The DMCA applies to a variety of content, including:

  • Written text
  • Pictures
  • Artwork
  • Music
  • Videos
  • Software

What Is A DMCA Notice?

The person accused of copyright infringement receives a DMCA Notice. DMCA notices will note what content is being claimed and who is claiming the infringement.

If you receive a DMCA notice, it is really important to think about whether you used the content lawfully. If you haven't, remove the content right away. Generally, removing the content will resolve the DMCA violation. However, the content creator does have the right to sue for damages. So, receiving a DMCA notice should not be taken lightly.

If you believe that you did not use the content unlawfully, then you can submit a counter-notice. Unfortunately, the DMCA is sometimes abused and submitted against people who have not violated the DMCA. In these situations, a counter-claim allows the accused to defend themself. However, the content should still be removed until the dispute is settled.
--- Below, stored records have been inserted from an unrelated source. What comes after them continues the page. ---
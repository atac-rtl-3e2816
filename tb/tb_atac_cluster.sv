// tb_atac_cluster: self-checking test of one cluster (16 tiles, Hub, two BNets) of a
// two-cluster chip.
//
// The testbench stands in for everything outside cluster 0: it loops the cluster's own ONet lane
// back after 3 cycles (a Hub sees its own wavelength too), plays cluster 1 on the other lane,
// models the external memory behind tile 0's controller and answers for the cores.
// Checks:
//   1. a packet between two tiles of the cluster takes 2 cycles per ENet hop plus 2;
//   2. a packet for cluster 1 leaves on the cluster's ONet lane, from the Hub, unchanged;
//   3. a unicast arriving from cluster 1 reaches only its core; a broadcast reaches all 15 cores;
//   4. a read miss to a line homed in the cluster goes directory -> memory controller -> memory
//      -> requester, and the directory is free again after the requester's acknowledgement;
//   5. when a core stops accepting, the cluster raises its flow-control bit before its receive
//      FIFO overflows (the Hub's own assertion checks the overflow); a sender that obeys the
//      bit stalls until the core takes packets again and loses nothing, in order.
module tb_atac_cluster;
  import atac_pkg::*;

  localparam int unsigned NCL = 2;

  logic clk = 0, rst_n = 0;
  always #5 clk = ~clk;

  logic              tx_valid, fc_out;
  flit_t             tx_flit;
  logic              rx_valid [NCL];
  flit_t             rx_flit  [NCL];
  logic              fc_in    [NCL];
  logic              core_tx_valid [16];
  flit_t             core_tx_flit  [16];
  logic              core_tx_ready [16];
  logic              core_rx_valid [16];
  flit_t             core_rx_flit  [16];
  logic              core_rx_ready [16];
  logic              mem_req_valid, mem_req_ready, mem_req_we;
  addr_t             mem_req_addr;
  logic [DATA_W-1:0] mem_req_wdata;
  logic              mem_resp_valid;
  logic [DATA_W-1:0] mem_resp_rdata;
  logic [15:0]       ev_bcast_inv, ev_g_set, ev_recall, ev_nack;

  atac_cluster #(.NCL(NCL)) dut (
    .clk, .rst_n, .my_cluster(cluster_id_t'(0)),
    .tx_valid, .tx_flit, .fc_out, .rx_valid, .rx_flit, .fc_in,
    .core_tx_valid, .core_tx_flit, .core_tx_ready,
    .core_rx_valid, .core_rx_flit, .core_rx_ready,
    .mem_req_valid, .mem_req_ready, .mem_req_we, .mem_req_addr, .mem_req_wdata,
    .mem_resp_valid, .mem_resp_rdata,
    .ev_bcast_inv, .ev_g_set, .ev_recall, .ev_nack
  );

  int checks = 0, failures = 0, cycle = 0;
  always @(posedge clk) cycle++;

  initial begin
    #200000;
    failures++;
    $display("FAIL watchdog");
    $display("TB_RESULT checks=%0d failures=%0d", checks, failures);
    $finish;
  end

  // ---------------- ONet stand-in: own lane looped back after 3 cycles, cluster 1 from the bench
  logic  lb_v [3];
  flit_t lb_f [3];
  logic  fc_d [3];
  logic  r1_v;
  flit_t r1_f;
  flit_t tx_seen [$];
  always @(posedge clk) begin
    lb_v[2] <= lb_v[1]; lb_f[2] <= lb_f[1];
    lb_v[1] <= lb_v[0]; lb_f[1] <= lb_f[0];
    lb_v[0] <= rst_n && tx_valid; lb_f[0] <= tx_flit;
    fc_d[2] <= fc_d[1]; fc_d[1] <= fc_d[0]; fc_d[0] <= fc_out;
    if (rst_n && tx_valid) tx_seen.push_back(tx_flit);
  end
  always_comb begin
    rx_valid[0] = lb_v[2]; rx_flit[0] = lb_f[2];
    rx_valid[1] = r1_v;    rx_flit[1] = r1_f;
    fc_in[0] = fc_d[2]; fc_in[1] = 1'b0;
  end

  // ---------------- memory
  int    mem_reads = 0, mem_wait = 0;
  always @(negedge clk) begin
    mem_req_ready  = 1'b1;
    mem_resp_valid = 1'b0;
    if (mem_wait > 0) begin
      mem_wait--;
      if (mem_wait == 0) mem_resp_valid = 1'b1;
    end
    if (rst_n && mem_req_valid && !mem_req_we) begin
      mem_reads++;
      mem_wait = 4;
      mem_resp_rdata = {96'h5eed, mem_req_addr};
    end
  end

  // ---------------- cores: senders and receivers
  flit_t rxq [16][$];
  int    rx_cycle [16];
  logic  block_rx [16];

  always @(negedge clk) begin
    #1;
    for (int t = 0; t < 16; t++)
      if (core_rx_valid[t] && core_rx_ready[t]) begin
        rxq[t].push_back(core_rx_flit[t]);
        rx_cycle[t] = cycle;
      end
  end
  always_comb for (int t = 0; t < 16; t++) core_rx_ready[t] = !block_rx[t];

  function automatic flit_t mk(msg_t ty, core_id_t src, core_id_t dst, logic head, logic tail,
                               logic bc, logic [DATA_W-1:0] data);
    flit_t f;
    f = '0;
    f.meta.head = head; f.meta.tail = tail; f.meta.bcast = bc; f.meta.dst = dst;
    f.meta.src = src; f.meta.mtype = ty; f.data = data;
    return f;
  endfunction

  task automatic core_send(int t, flit_t f);
    core_tx_valid[t] = 1; core_tx_flit[t] = f;
    #1;
    while (!core_tx_ready[t]) begin @(negedge clk); #1; end
    @(negedge clk);
    core_tx_valid[t] = 0;
  endtask

  // one flit on cluster 1's lane, obeying this cluster's flow-control bit as seen 3 cycles late
  task automatic remote_send(flit_t f, bit obey_fc);
    if (obey_fc) while (fc_d[2]) @(negedge clk);
    r1_v = 1; r1_f = f;
    @(negedge clk);
    r1_v = 0;
  endtask

  function automatic core_id_t me(int t);
    return {6'd0, 4'(t)};
  endfunction

  task automatic clear_rx();
    for (int t = 0; t < 16; t++) rxq[t].delete();
  endtask

  initial begin
    int t0, lat, got;
    flit_t f;
    for (int t = 0; t < 16; t++) begin
      core_tx_valid[t] = 0; core_tx_flit[t] = '0; block_rx[t] = 0;
    end
    r1_v = 0; r1_f = '0;
    for (int i = 0; i < 3; i++) begin lb_v[i] = 0; lb_f[i] = '0; fc_d[i] = 0; end
    repeat (3) @(negedge clk);
    rst_n = 1;
    repeat (3) @(negedge clk);

    // 1. intra-cluster latency: (1,0) -> (2,3) is 4 hops
    t0 = cycle;
    core_send(1, mk(MSG_RAW, me(1), me(14), 1, 1, 0, 128'h1234));
    repeat (20) @(negedge clk);
    checks++;
    lat = rx_cycle[14] - t0;
    if (rxq[14].size() != 1 || rxq[14][0].data != 128'h1234 || lat != 2 * 4 + 2) begin
      failures++; $display("FAIL mesh packet: %0d received, latency %0d", rxq[14].size(), lat);
    end
    clear_rx();

    // 2. to cluster 1 through the Hub
    tx_seen.delete();
    core_send(3, mk(MSG_RAW, me(3), {6'd1, 4'd6}, 1, 1, 0, 128'hbeef));
    repeat (20) @(negedge clk);
    checks++;
    if (tx_seen.size() != 1 || tx_seen[0].meta.dst != {6'd1, 4'd6} || tx_seen[0].data != 128'hbeef) begin
      failures++; $display("FAIL packet for cluster 1: %0d on the lane", tx_seen.size());
    end
    checks++;
    got = 0;
    for (int t = 0; t < 16; t++) got += rxq[t].size();
    if (got != 0) begin failures++; $display("FAIL unicast for cluster 1 delivered locally"); end

    // 3. from cluster 1: unicast to core 7, then a broadcast
    remote_send(mk(MSG_RAW, {6'd1, 4'd2}, me(7), 1, 0, 0, 128'h77), 0);
    remote_send(mk(MSG_RAW, {6'd1, 4'd2}, me(7), 0, 1, 0, 128'h78), 0);
    repeat (20) @(negedge clk);
    checks++;
    got = 0;
    for (int t = 0; t < 16; t++) if (t != 7) got += rxq[t].size();
    if (rxq[7].size() != 2 || rxq[7][1].data != 128'h78 || got != 0) begin
      failures++; $display("FAIL inbound unicast: core 7 got %0d, others %0d", rxq[7].size(), got);
    end
    clear_rx();
    remote_send(mk(MSG_RAW, {6'd1, 4'd2}, '0, 1, 1, 1, 128'hb0), 0);
    repeat (20) @(negedge clk);
    for (int t = 1; t < 16; t++) begin
      checks++;
      if (rxq[t].size() != 1) begin failures++; $display("FAIL broadcast at core %0d", t); end
    end
    clear_rx();

    // 4. read miss: core 5 asks for a line homed at tile 9
    begin
      coh_t c;
      addr_t a;
      a = addr_t'({12'h3, 8'h2, 6'd0, 4'd9, 4'h0});
      c = '0; c.addr = a; c.req = me(5); c.home = me(9);
      core_send(5, mk(MSG_REQ_SH, me(5), me(9), 1, 1, 0, DATA_W'(c)));
      t0 = cycle;
      while (rxq[5].size() < 2 && cycle < t0 + 200) @(negedge clk);
      checks++;
      if (rxq[5].size() != 2 || rxq[5][0].meta.mtype != MSG_DATA ||
          rxq[5][1].data != {96'h5eed, a} || mem_reads != 1) begin
        failures++; $display("FAIL read miss: %0d flits, %0d memory reads", rxq[5].size(), mem_reads);
      end
      checks++;
      if (dut.g_tile[9].u_tile.u_dir.st == 0) begin
        failures++; $display("FAIL directory finished before the requester acknowledged");
      end
      core_send(5, mk(MSG_ACK, me(5), me(9), 1, 1, 0, DATA_W'(c)));
      repeat (10) @(negedge clk);
      checks++;
      if (dut.g_tile[9].u_tile.u_dir.st != 0) begin
        failures++; $display("FAIL directory still busy after the acknowledgement");
      end
    end
    clear_rx();

    // 5. flow control: core 7 stops taking packets; cluster 1 keeps sending to it
    block_rx[7] = 1;
    begin
      int sent;
      bit fc_seen;
      sent = 0; fc_seen = 0;
      fork
        begin
          // the core starts taking packets again after a while
          repeat (300) @(negedge clk);
          block_rx[7] = 0;
        end
        begin
          for (int i = 0; i < 40; i++) begin
            remote_send(mk(MSG_RAW, {6'd1, 4'd2}, me(7), 1, 1, 0, 128'(i)), 1);
            sent++;
            if (fc_out) fc_seen = 1;
          end
        end
      join
      checks++;
      if (!fc_seen) begin failures++; $display("FAIL flow-control bit never raised"); end
      repeat (400) @(negedge clk);
      checks++;
      if (rxq[7].size() != sent) begin
        failures++; $display("FAIL %0d of %0d packets arrived", rxq[7].size(), sent);
      end else begin
        for (int i = 0; i < sent; i++) begin
          checks++;
          if (rxq[7][i].data != 128'(i)) begin failures++; $display("FAIL packet %0d out of order", i); end
        end
      end
    end

    $display("TB_RESULT checks=%0d failures=%0d", checks, failures);
    $finish;
  end
endmodule
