// atac_top: the ATAC processor's on-chip network and coherence fabric (ANet with ACKwise).
//
// NCL clusters of 16 tiles (64 x 16 = 1024 cores by default) whose Hubs are linked by the
// optical ONet. Inside a cluster, tiles talk over the electrical mesh (ENet); a packet for
// another cluster, or any broadcast, goes over the ENet to the Hub, over the ONet to every Hub,
// and from the receiving Hubs over their BNets to the tiles. Every tile holds a slice of the
// ACKwise directory; tile 0 of each cluster holds a memory controller instead of a core.
//
// Ports: the network port of every core (index = cluster*16 + tile; the ports of tile 0 of
// each cluster are unused) and the memory bus of every cluster's controller. The cores and
// the external memory are not part of this design. Directory event pulses are brought out for
// performance counting.
module atac_top
  import atac_pkg::*;
#(
  parameter int unsigned NCL  = 64,
  parameter int unsigned K    = 4,
  parameter int unsigned SETS = 256
) (
  input  logic              clk,
  input  logic              rst_n,
  input  logic              core_tx_valid [NCL*16],
  input  flit_t             core_tx_flit  [NCL*16],
  output logic              core_tx_ready [NCL*16],
  output logic              core_rx_valid [NCL*16],
  output flit_t             core_rx_flit  [NCL*16],
  input  logic              core_rx_ready [NCL*16],
  output logic              mem_req_valid [NCL],
  input  logic              mem_req_ready [NCL],
  output logic              mem_req_we    [NCL],
  output addr_t             mem_req_addr  [NCL],
  output logic [DATA_W-1:0] mem_req_wdata [NCL],
  input  logic              mem_resp_valid[NCL],
  input  logic [DATA_W-1:0] mem_resp_rdata[NCL],
  output logic [15:0]       ev_bcast_inv  [NCL],
  output logic [15:0]       ev_g_set      [NCL],
  output logic [15:0]       ev_recall     [NCL],
  output logic [15:0]       ev_nack       [NCL]
);
  logic  tx_v  [NCL];
  flit_t tx_f  [NCL];
  logic  fc_t  [NCL];
  logic  rx_v  [NCL];
  flit_t rx_f  [NCL];
  logic  fc_r  [NCL];

  onet #(.NHUB(NCL)) u_onet (
    .clk, .rst_n,
    .tx_valid(tx_v), .tx_flit(tx_f), .fc_tx(fc_t),
    .rx_valid(rx_v), .rx_flit(rx_f), .fc_rx(fc_r)
  );

  for (genvar c = 0; c < NCL; c++) begin : g_cl
    logic  ctv [16];
    flit_t ctf [16];
    logic  ctr [16];
    logic  crv [16];
    flit_t crf [16];
    logic  crr [16];
    for (genvar t = 0; t < 16; t++) begin : g_t
      assign ctv[t] = core_tx_valid[c*16+t];
      assign ctf[t] = core_tx_flit[c*16+t];
      assign core_tx_ready[c*16+t] = ctr[t];
      assign core_rx_valid[c*16+t] = crv[t];
      assign core_rx_flit[c*16+t]  = crf[t];
      assign crr[t] = core_rx_ready[c*16+t];
    end

    atac_cluster #(.NCL(NCL), .K(K), .SETS(SETS)) u_cluster (
      .clk, .rst_n, .my_cluster(cluster_id_t'(c)),
      .tx_valid(tx_v[c]), .tx_flit(tx_f[c]), .fc_out(fc_t[c]),
      .rx_valid(rx_v), .rx_flit(rx_f), .fc_in(fc_r),
      .core_tx_valid(ctv), .core_tx_flit(ctf), .core_tx_ready(ctr),
      .core_rx_valid(crv), .core_rx_flit(crf), .core_rx_ready(crr),
      .mem_req_valid(mem_req_valid[c]), .mem_req_ready(mem_req_ready[c]),
      .mem_req_we(mem_req_we[c]), .mem_req_addr(mem_req_addr[c]),
      .mem_req_wdata(mem_req_wdata[c]),
      .mem_resp_valid(mem_resp_valid[c]), .mem_resp_rdata(mem_resp_rdata[c]),
      .ev_bcast_inv(ev_bcast_inv[c]), .ev_g_set(ev_g_set[c]),
      .ev_recall(ev_recall[c]), .ev_nack(ev_nack[c])
    );
  end
endmodule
The complainant will have 14 days to either stop pursuing the takedown request or file a lawsuit. Thus, submitting a counterclaim is risky and should be carefully considered.
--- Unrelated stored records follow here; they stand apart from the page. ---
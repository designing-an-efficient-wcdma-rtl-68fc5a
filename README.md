# WCDMA fractional-N frequency synthesizer with a dithered HK-MASH modulator

This is a delta-sigma fractional-N phase-locked loop that makes a 1.965 GHz
carrier from a 20 MHz reference, for a WCDMA radio. The loop divides the VCO
output by an integer that changes every reference cycle. Its long-run mean is
the fractional ratio 98.25. Step size: f_ref / 2^20 ≈ 19 Hz.

The interesting part is the modulator that picks the integer each cycle. It is
a 4th-order MASH 1-1-1-1 built from *HK error-feedback stages*:

- Each 20-bit accumulator stage also feeds its own previous carry, multiplied
  by a small integer `a`, back into its input.
- `a` is chosen so that `2^20 - a` is prime.
- With a prime modulus, no constant input word can fall into a short repeating
  pattern. Short patterns are what cause fractional spurs.
- So the modulator produces long sequences by construction. It needs no
  random source for that.

A tiny 8-bit LFSR adds dither at the last stage to break up what is left. The
noise-cancellation network shapes that dither by (1 - z^-1)^3, so it does not
move the output frequency. Classical dithered MASH modulators need a long
LFSR instead. Avoiding it is where the hardware saving comes from.

The RTL covers the digital blocks (modulator, divider, phase-frequency
detector). The analog blocks (charge pump, loop filter, VCO) are behavioural
models with real-valued signals. Together they let you simulate the whole loop
locking, with plain Verilator.

## How the output frequency is set

With integer part `N` (`n_int`) and 20-bit fractional word `r` (`frac`), the
locked output is

    f_out = f_ref * (N + r / (2^20 - 3))

- The divider divides by `N + c[n]`.
- `c[n]` is the modulator output, a small signed integer in -7..+8.
- `c[n]` changes once per divider output period.
- The denominator is `2^20 - 3`, not `2^20`, because of the HK feedback (see
  below). For the 1.965 GHz channel (`N = 98`, `r = 2^18`) this makes the
  output 14 Hz high. That is less than one 19 Hz resolution step.

| channel | N | r | ratio | f_out (20 MHz ref) |
|---|---|---|---|---|
| main channel | 98 | 262144 | 98.25 | 1.965 GHz |
| second test channel | 97 | 917504 | 97.875 | 1.9575 GHz |

## The HK error-feedback stage (`hk_efm`)

One stage is an N0-bit accumulator (N0 = 20, M = 2^N0). Each sample it
computes

    u[n] = r[n] + d[n] + a*c[n-1] + e[n-1]
    c[n] = (u[n] >= M)          -- 1-bit quantizer = accumulator carry
    e[n] = u[n] - M*c[n]        -- residue, passed to the next stage

`d[n]` is the dither input; it is zero in every stage except the last.

Without the `a*c[n-1]` term this is the ordinary first-order accumulator.
Every carry removes M from the state; with the term, each carry gives `a` back
one sample later. Over a long run each carry therefore removes `M - a`, so the
stage behaves like an accumulator of modulus `M - a`:

- the mean of `c` is `r / (M - a)`;
- for a constant input the sequence repeats every `M - a` samples.

`M - a` is prime, so that period is the longest possible for every input; no
input word divides it into a short cycle.

Which `a`: the largest prime below 2^20 is 1 048 573, so `a = 3`. For other
widths, `a` is the smallest integer that makes `2^N0 - a` prime (N0 = 6 gives
a = 3, N0 = 8 gives a = 5).

Timing: `c[n]` and `e[n]` are combinational. The stage registers hold
`c[n-1]` and `e[n-1]`. So four stages chain within one sample, exactly as the
block diagram of the modulator draws them.

The residue register is N0 bits wide. If `u` ever reached 2M, the excess would
be lost, as in any N0-bit hardware accumulator. No simulated input (all words
below `M - a`, with and without dither) reached it.

## The 4th-order MASH and its cancellation network (`hk_mash4`, `noise_cancel`)

Stage 1 takes `r`. Stage k+1 takes stage k's residue. The four 1-bit outputs
are combined in nested form:

    S4 = C4
    S3 = C3 + (1 - z^-1) S4
    S2 = C2 + (1 - z^-1) S3
    c  = C1 + (1 - z^-1) S2  =  C1 + ΔC2 + Δ²C3 + Δ³C4

The quantization errors of stages 1 to 3 cancel. Only stage 4's error
remains, shaped by (1 - z^-1)^4, which gives 80 dB/decade of noise shaping.

- **Output range.** The terms contribute 0..1, -1..1, -2..2 and -4..4, so `c`
  lies in -7..+8. It is a 5-bit signed value.
- **Dither.** The 8-bit LFSR word enters stage 4's summing node. The network
  multiplies it by (1 - z^-1)^3. Its DC part is removed, so the mean of `c` is
  unchanged with dither on or off, and the testbenches check this.
- **Output register.** The network output is registered, giving one sample of
  latency from `r` to `y`.
- **Observation port.** `carry` shows C1..C4 of the last sample.

The source block diagram also draws one more `1 - z^-1` block after the sum.
This design leaves it out. A differentiated output would have mean zero, and
the divider needs the mean to be the fractional word, as the transfer
function C(z) = R(z) + (1 - z^-1)^4 E(z) says.

## The dither source (`dither_lfsr`)

- An 8-bit Fibonacci LFSR with polynomial x^8 + x^6 + x^5 + x^4 + 1. Its
  period is 255.
- Its whole state is used as an unsigned 8-bit word, added to the low bits of
  stage 4's input.
- It steps once per modulator sample.
- `dither_en` on `hk_mash4` replaces the word with zero. The LFSR keeps
  running.

The polynomial, the seed (0xA5) and the use of the full state as the word are
this design's choices. The source specifies only an 8-bit LFSR.

## The loop

    ref_clk ──► pfd_tristate ──up/dn──► charge_pump ──icp──► loop_filter ──vctrl──► vco ──► f_out
                    ▲                                                                  │
                    └──────── div_clk ◄── mm_divider (÷ N + c) ◄──────────────────────┘
                                             ▲          │ div_clk
                                             └─ c ── hk_mash4 ◄── frac, dither_en

**`pfd_tristate`**

- Two flip-flops: the reference edge sets UP and the feedback edge sets DN.
- When both are set, they are cleared at once (asynchronous clear, zero delay
  in this description).
- It detects frequency as well as phase, and gives narrow pulses when locked.
- If the two flip-flops power up both set, the clear has no edge. A clock
  edge during reset clears them (the reference runs during reset in the
  synthesizer).

**`mm_divider`**

- A down-counter on the VCO clock. At zero it reloads with `N + c - 1` and
  emits a one-VCO-cycle pulse on `div_clk`.
- Each output period is exactly `N + c` VCO cycles. `c` is the value present
  when that period started.
- `div_clk` also clocks the modulator. A new `c` is therefore ready about 98
  VCO cycles before it is needed.
- A floor of 2 on the ratio guards against nonsense settings.

**`charge_pump`, `loop_filter`, `vco`: behavioural models, not synthesizable**

- Charge pump: 1 mA. It has separate up and down currents, so mismatch can be
  studied.
- Loop filter: third-order passive. C1 = 390 pF in series with R1 = 2.05 kΩ,
  shunt C2 = 16 pF, and an extra R2 = 1 kΩ / C3 = 16 pF pole. It is solved
  with forward Euler in 10 ps steps.
- VCO: 1.94 GHz at 0 V and 50 MHz/V, so 1.965 GHz needs 0.5 V.
- Open loop with these values: unity gain near 0.9 MHz, about 54° phase
  margin.
- The source targets a 1 MHz loop bandwidth, 56° margin and lock within
  25 µs. It does not give component values, Icp or Kv: all of those are this
  design's choices. No noise of any kind is modelled.

**`fracn_synth_top`**

- Wires all of the above as in the block diagram of the synthesizer.
- The reference oscillator is outside the design: `ref_clk` is an input.
- Because the analog parts are real-valued models, this top is a simulation
  model.
- The synthesizable part is `pfd_tristate` + `mm_divider` + `hk_mash4`
  (with `hk_efm`, `dither_lfsr`, `noise_cancel`).

## Files

| file | contents | synthesizable |
|---|---|---|
| `rtl/fracn_pkg.sv` | shared constants (widths, a = 3, LFSR seed) | yes |
| `rtl/hk_efm.sv` | one HK error-feedback stage | yes |
| `rtl/dither_lfsr.sv` | 8-bit dither LFSR | yes |
| `rtl/noise_cancel.sv` | MASH cancellation network | yes |
| `rtl/hk_mash4.sv` | 4th-order dithered HK-MASH | yes |
| `rtl/mm_divider.sv` | multi-modulus divider ÷(N + c) | yes |
| `rtl/pfd_tristate.sv` | tri-state PFD | yes |
| `rtl/charge_pump.sv` | charge pump model | no (real) |
| `rtl/loop_filter.sv` | third-order passive filter model | no (real, delays) |
| `rtl/vco.sv` | VCO model | no (real, delays) |
| `rtl/fracn_synth_top.sv` | complete synthesizer | no (contains the models) |
| `tb/tb_<module>.sv` | self-checking testbench per module | – |

Every file carries `` `timescale 1ps / 1fs ``. The VCO period (about 509 ps)
needs sub-picosecond precision.

## Simulating

Each testbench prints `TB_RESULT checks=N failures=M` and stops itself. Build
and run one with Verilator 5:

    verilator --binary --timing --top-module tb_fracn_synth_top \
        rtl/fracn_pkg.sv rtl/*.sv tb/tb_fracn_synth_top.sv -o sim
    ./obj_dir/sim

Replace the top module and testbench file for the others. Lint a module with
`verilator --lint-only -Wall rtl/*.sv --top-module <module>`. The only
warnings are unused package constants, and a ZERODLY note on the VCO's
computed delay.

| testbench | what it checks |
|---|---|
| `tb_hk_efm` | Every output against the stage equations, at 6 and 20 bits. For the 6-bit stage (modulus 61): exactly `r` ones per 61 samples, period 61, not constant. |
| `tb_dither_lfsr` | Against an independent bit-level model. Period exactly 255, every non-zero word once, never zero, hold when disabled. |
| `tb_noise_cancel` | Against the expanded binomial form. Both extremes -7 and +8 reached. |
| `tb_hk_mash4` | Cycle by cycle against a reference model of the whole modulator. Input 917504 for 2^19 samples. 262144 with and without dither, and random words. The running sum of `c` stays within ±16 of `n·r/(M-a)`; range -7..+8; dither changes the sequence but not the mean. |
| `tb_mm_divider` | 4000 output periods with random `c`. Each period equals the ratio taken at its start; one-cycle pulses; `ratio_q`. |
| `tb_pfd_tristate` | UP/DN pulse widths equal the phase offset for lead and lag. Never both high. Frequency detection in both directions. |
| `tb_charge_pump`, `tb_loop_filter`, `tb_vco` | Currents incl. mismatch. Charge conservation, the overshoot caused by the filter zero, and ramp slope. Frequency versus voltage, clamp and duty cycle. |
| `tb_fracn_synth_top` | Full loop at default parameters (see below). |
| `tb_mash_spectrum` | Input 917504, dither on, 2^19 samples. Hann-windowed DFT of the output at two groups of bins a decade apart: the noise rises 79.4 dB per decade, against 79.9 dB for ideal (1 - z^-1)^4 shaping; the low band sits more than 120 dB below the band at fs/4. |
| `tb_sequence_length` | 6-bit-stage HK-MASH (a = 3) against the same MASH with a = 0, the classical accumulator MASH, both undithered, for every input word 1..60. The classical one repeats within at most 256 samples; the HK one shows no period up to 4096 for any word. |

The full-loop test starts from the VCO's free-running 1.94 GHz.

- **Runs.** It first locks to 1.965 GHz (N = 98, r = 2^18, dither on). It then
  switches to N = 97, r = 917504 with dither off (1.9575 GHz).
- **Lock.** Lock is declared once every later 1 µs window holds the expected
  number of VCO edges within ±2. The simulation locks after 7 µs and 3 µs; the
  test requires under 25 µs.
- **Phase lock and ratio.** After lock, 40 reference periods contain exactly
  3930 and 3915 VCO edges. The mean divider ratio is 98.250000 and 97.875000.
- **Control voltage.** It settles near 0.51 V and 0.36 V.
- **Mechanisms seen.** UP and DN pulses; ratios below and above N (14
  distinct values); carries from all four stages; both dither settings; the
  channel switch.

It runs in about 2 s.

## Hardware cost

The source reports 103 flip-flops and 130 4-input LUTs for its modulator on a
Spartan-2E FPGA. A classical dithered MASH of the same width needed 115 and
148. After generic synthesis `hk_mash4` has 109 flip-flop bits:

| registers | bits |
|---|---|
| 4 stages × (20-bit residue + 1-bit carry) | 84 |
| LFSR | 8 |
| differentiator and output registers (after unused bits are removed) | 13 |
| observation register `carry` | 4 |
| **total** | 109 |

That is close to the published count. The observation register is what this
design adds. The multi-modulus divider adds 17 flip-flop bits and the PFD 2.

## Where this design departs from the source, or fills gaps

- **Output frequency.** The source states 1.965 GHz in its summary and
  performance table. Its loop-design section uses 1.956 GHz (with a mean ratio
  of 97.95). This design takes 1.965 GHz (98.25) as the main channel. The inputs
  are ports, so any channel in range works.
- **Loop bandwidth.** The source gives both a 1 MHz loop bandwidth and an
  open-loop crossover of 60 kHz with 56° margin. The filter here follows the
  1 MHz bandwidth.
- **Modulator output.** The trailing `1 - z^-1` after the cancellation sum is
  omitted (see above).
- **Dither.** The LFSR polynomial, seed and word use are this design's own.
  So are the `dither_en` control and the `carry` observation port.
- **Divider and PFD.** Only their function is given by the source. The
  counter and two-flip-flop implementations are standard choices.
- **Reset.** The source does not say. All digital state has an asynchronous,
  active-low reset.
- **Analog models.** Charge pump, filter and VCO values are chosen here (see
  above). They are ideal apart from the optional pump mismatch: no phase noise,
  no reference spur and no VCO nonlinearity.
- **Not included.** The reference oscillator, and all phase-noise results:
  the loop models carry no noise sources. Of the modulator's spectrum only the
  noise-shaping slope is checked (`tb_mash_spectrum`); the sequence-length
  comparison is made at 6-bit width, where periods can be measured
  (`tb_sequence_length`).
Can You Use Content Lawfully?

Despite all these rules, you will see people borrow content from people all of the time. Why is that still allowed? You can use copyrighted material under fair use. Fair use includes:

  • News Reporting
  • Commentary
  • Research
  • Criticism
  • Scholarship
  • Parody
  • Teaching

The purpose of exempting fair use is to balance the need to protect creators with the public good of building on and responding to the created content. However, fair use does complicate things a bit. It can become hard to determine if the content was used fairly. Four factors are used to judge whether content falls under fair use.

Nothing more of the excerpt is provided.